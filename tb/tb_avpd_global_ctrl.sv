// tb_avpd_global_ctrl: self-checking test of the AVPD global controller at a
// reduced size (live time 20 cycles, intervals 16..256 cycles, thresholds
// 40/60). The testbench presents entry-decay counts at every global tick and
// re-enable pulses in between; a cycle-level reference model of the adaptive
// decay interval predicts tick, expire, interval doubling and halving, and
// the two event counters. The tick period is also measured and compared with
// a quarter of the decay interval. Phases with many and with no re-enables
// force the interval up to its ceiling and down to its floor.
module tb_avpd_global_ctrl;
  import avpd_pkg::*;

  localparam int unsigned N    = 15;
  localparam int unsigned LT   = 20;
  localparam int unsigned DMIN = 4;
  localparam int unsigned DMAX = 8;
  localparam int unsigned DINI = 5;
  localparam int unsigned DEC  = 40;
  localparam int unsigned INC  = 60;
  localparam int unsigned CW   = $clog2(N + 1);
  localparam int unsigned DLW  = $clog2(DMAX + 1);

  logic           clk = 1'b0;
  logic           rst_n = 1'b0;
  logic [CW-1:0]  pdis_in = '0, reen_in = '0;
  logic           tick, expire, di_up, di_down;
  logic [DLW-1:0] di_log2;
  logic [CW-1:0]  pdis_cnt, reen_cnt;
  int             checks = 0, failures = 0;

  // reference state
  int m_g, m_lt, m_dl, m_pd, m_re;
  bit m_done;
  int n_up = 0, n_down = 0, n_tick = 0, n_exp_lt = 0, n_exp_tick = 0, n_at_min = 0, n_at_max = 0;
  int last_tick_cycle = -1;

  avpd_global_ctrl #(.N_ENTRIES(N), .LIVE_TIME(LT), .DI_LOG2_MIN(DMIN), .DI_LOG2_MAX(DMAX),
                     .DI_LOG2_INIT(DINI), .DEC_TH(DEC), .INC_TH(INC)) dut (
    .clk(clk), .rst_n(rst_n), .pdis_in(pdis_in), .reen_in(reen_in), .tick(tick),
    .expire(expire), .di_log2(di_log2), .pdis_cnt(pdis_cnt), .reen_cnt(reen_cnt),
    .di_up(di_up), .di_down(di_down));

  always #5 clk = ~clk;

  initial begin
    repeat (100000) @(posedge clk);
    failures++;
    $display("watchdog expired");
    $display("TB_RESULT checks=%0d failures=%0d", checks, failures);
    $finish;
  end

  task automatic check(input string what, input int got, input int exp);
    checks++;
    if (got != exp) begin
      failures++;
      $display("%0t %s: got %0d expected %0d", $time, what, got, exp);
    end
  endtask

  initial begin
    m_g = 0; m_lt = 0; m_dl = DINI; m_pd = 0; m_re = 0; m_done = 0;
    repeat (2) @(posedge clk);
    @(negedge clk) rst_n = 1'b1;
    for (int c = 0; c < 30000; c++) begin
      int  per, reen_now, e_tick, e_exp, e_up, e_down, reen_p;
      if (c > 0) @(negedge clk);
      // phase: 0..9999 many re-enables, 10000..19999 none, then mixed
      reen_p = (c < 10000) ? 90 : (c < 20000) ? 0 : 50;
      per    = 1 << (m_dl - 2);
      e_tick = (m_g >= per - 1);
      pdis_in = e_tick ? CW'($urandom_range(0, N)) : '0;
      reen_in = (!m_done && m_re < m_pd && $urandom_range(0, 99) < reen_p
                 && $urandom_range(0, 3) == 0) ? CW'(1) : '0;
      #1;
      reen_now = m_re + int'(reen_in);
      e_exp    = !m_done && (e_tick || m_lt == LT - 1);
      e_up = 0; e_down = 0;
      if (e_exp && m_pd != 0) begin
        if (reen_now * 100 >= INC * m_pd) e_up = (m_dl < DMAX);
        else if (reen_now * 100 <= DEC * m_pd) e_down = (m_dl > DMIN);
      end
      check("tick", tick, e_tick);
      check("expire", expire, e_exp);
      check("di_up", di_up, e_up);
      check("di_down", di_down, e_down);
      check("di_log2", di_log2, m_dl);
      check("pdis_cnt", pdis_cnt, m_pd);
      check("reen_cnt", reen_cnt, m_re);
      if (e_tick) begin
        n_tick++;
        if (last_tick_cycle >= 0 && !e_up && !e_down) begin
          // period between consecutive ticks at a steady interval
          if (c - last_tick_cycle != per && c - last_tick_cycle < per) begin
            check("tick spacing", c - last_tick_cycle, per);
          end
        end
        last_tick_cycle = c;
      end
      if (e_exp && e_tick) n_exp_tick++;
      if (e_exp && !e_tick) n_exp_lt++;
      n_up += e_up; n_down += e_down;
      if (m_dl == DMAX) n_at_max++;
      if (m_dl == DMIN) n_at_min++;
      // advance the reference
      if (e_up) m_dl++;
      if (e_down) m_dl--;
      if (e_tick) begin
        m_g = 0; m_lt = 0; m_done = 0; m_pd = int'(pdis_in); m_re = 0;
      end else begin
        m_g++;
        if (m_lt != LT - 1) m_lt++;
        if (e_exp) m_done = 1;
        m_re = reen_now;
      end
    end
    // Directed check of the period: at a fixed interval, ticks are 2^(dl-2) apart.
    $display("ticks %0d up %0d down %0d expire@lt %0d expire@tick %0d cycles@max %0d cycles@min %0d",
             n_tick, n_up, n_down, n_exp_lt, n_exp_tick, n_at_max, n_at_min);
    check("interval raised", n_up > 0, 1);
    check("interval lowered", n_down > 0, 1);
    check("ceiling reached", n_at_max > 0, 1);
    check("floor reached", n_at_min > 0, 1);
    check("expire after live time", n_exp_lt > 0, 1);
    check("expire at tick", n_exp_tick > 0, 1);
    $display("TB_RESULT checks=%0d failures=%0d", checks, failures);
    $finish;
  end
endmodule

┄┄┄┄┄┄

Go through the data above and return every line exactly.

filename tb/tb_avpd_global_ctrl.sv
// tb_avpd_global_ctrl: self-checking test of the AVPD global controller at a
// reduced size (live time 20 cycles, intervals 16..256 cycles, thresholds
// 40/60). The testbench presents entry-decay counts at every global tick and
// re-enable pulses in between; a cycle-level reference model of the adaptive
// decay interval predicts tick, expire, interval doubling and halving, and
// the two event counters. The tick period is also measured and compared with
// a quarter of the decay interval. Phases with many and with no re-enables
// force the interval up to its ceiling and down to its floor.
module tb_avpd_global_ctrl;
  import avpd_pkg::*;

  localparam int unsigned N    = 15;
  localparam int unsigned LT   = 20;
  localparam int unsigned DMIN = 4;
  localparam int unsigned DMAX = 8;
  localparam int unsigned DINI = 5;
  localparam int unsigned DEC  = 40;
  localparam int unsigned INC  = 60;
  localparam int unsigned CW   = $clog2(N + 1);
  localparam int unsigned DLW  = $clog2(DMAX + 1);

  logic           clk = 1'b0;
  logic           rst_n = 1'b0;
  logic [CW-1:0]  pdis_in = '0, reen_in = '0;
  logic           tick, expire, di_up, di_down;
  logic [DLW-1:0] di_log2;
  logic [CW-1:0]  pdis_cnt, reen_cnt;
  int             checks = 0, failures = 0;

  // reference state
  int m_g, m_lt, m_dl, m_pd, m_re;
  bit m_done;
  int n_up = 0, n_down = 0, n_tick = 0, n_exp_lt = 0, n_exp_tick = 0, n_at_min = 0, n_at_max = 0;
  int last_tick_cycle = -1;

  avpd_global_ctrl #(.N_ENTRIES(N), .LIVE_TIME(LT), .DI_LOG2_MIN(DMIN), .DI_LOG2_MAX(DMAX),
                     .DI_LOG2_INIT(DINI), .DEC_TH(DEC), .INC_TH(INC)) dut (
    .clk(clk), .rst_n(rst_n), .pdis_in(pdis_in), .reen_in(reen_in), .tick(tick),
    .expire(expire), .di_log2(di_log2), .pdis_cnt(pdis_cnt), .reen_cnt(reen_cnt),
    .di_up(di_up), .di_down(di_down));

  always #5 clk = ~clk;

  initial begin
    repeat (100000) @(posedge clk);
    failures++;
    $display("watchdog expired");
    $display("TB_RESULT checks=%0d failures=%0d", checks, failures);
    $finish;
  end

  task automatic check(input string what, input int got, input int exp);
    checks++;
    if (got != exp) begin
      failures++;
      $display("%0t %s: got %0d expected %0d", $time, what, got, exp);
    end
  endtask

  initial begin
    m_g = 0; m_lt = 0; m_dl = DINI; m_pd = 0; m_re = 0; m_done = 0;
    repeat (2) @(posedge clk);
    @(negedge clk) rst_n = 1'b1;
    for (int c = 0; c < 30000; c++) begin
      int  per, reen_now, e_tick, e_exp, e_up, e_down, reen_p;
      if (c > 0) @(negedge clk);
      // phase: 0..9999 many re-enables, 10000..19999 none, then mixed
      reen_p = (c < 10000) ? 90 : (c < 20000) ? 0 : 50;
      per    = 1 << (m_dl - 2);
      e_tick = (m_g >= per - 1);
      pdis_in = e_tick ? CW'($urandom_range(0, N)) : '0;
      reen_in = (!m_done && m_re < m_pd && $urandom_range(0, 99) < reen_p
                 && $urandom_range(0, 3) == 0) ? CW'(1) : '0;
      #1;
      reen_now = m_re + int'(reen_in);
      e_exp    = !m_done && (e_tick || m_lt == LT - 1);
      e_up = 0; e_down = 0;
      if (e_exp && m_pd != 0) begin
        if (reen_now * 100 >= INC * m_pd) e_up = (m_dl < DMAX);
        else if (reen_now * 100 <= DEC * m_pd) e_down = (m_dl > DMIN);
      end
      check("tick", tick, e_tick);
      check("expire", expire, e_exp);
      check("di_up", di_up, e_up);
      check("di_down", di_down, e_down);
      check("di_log2", di_log2, m_dl);
      check("pdis_cnt", pdis_cnt, m_pd);
      check("reen_cnt", reen_cnt, m_re);
      if (e_tick) begin
        n_tick++;
        if (last_tick_cycle >= 0 && !e_up && !e_down) begin
          // period between consecutive ticks at a steady interval
          if (c - last_tick_cycle != per && c - last_tick_cycle < per) begin
            check("tick spacing", c - last_tick_cycle, per);
          end
        end
        last_tick_cycle = c;
      end
      if (e_exp && e_tick) n_exp_tick++;
      if (e_exp && !e_tick) n_exp_lt++;
      n_up += e_up; n_down += e_down;
      if (m_dl == DMAX) n_at_max++;
      if (m_dl == DMIN) n_at_min++;
      // advance the reference
      if (e_up) m_dl++;
      if (e_down) m_dl--;
      if (e_tick) begin
        m_g = 0; m_lt = 0; m_done = 0; m_pd = int'(pdis_in); m_re = 0;
      end else begin
        m_g++;
        if (m_lt != LT - 1) m_lt++;
        if (e_exp) m_done = 1;
        m_re = reen_now;
      end
    end
    // Directed check of the period: at a fixed interval, ticks are 2^(dl-2) apart.
    $display("ticks %0d up %0d down %0d expire@lt %0d expire@tick %0d cycles@max %0d cycles@min %0d",
             n_tick, n_up, n_down, n_exp_lt, n_exp_tick, n_at_max, n_at_min);
    check("interval raised", n_up > 0, 1);
    check("interval lowered", n_down > 0, 1);
    check("ceiling reached", n_at_max > 0, 1);
    check("floor reached", n_at_min > 0, 1);
    check("expire after live time", n_exp_lt > 0, 1);
    check("expire at tick", n_exp_tick > 0, 1);
    $display("TB_RESULT checks=%0d failures=%0d", checks, failures);
    $finish;
  end
endmodule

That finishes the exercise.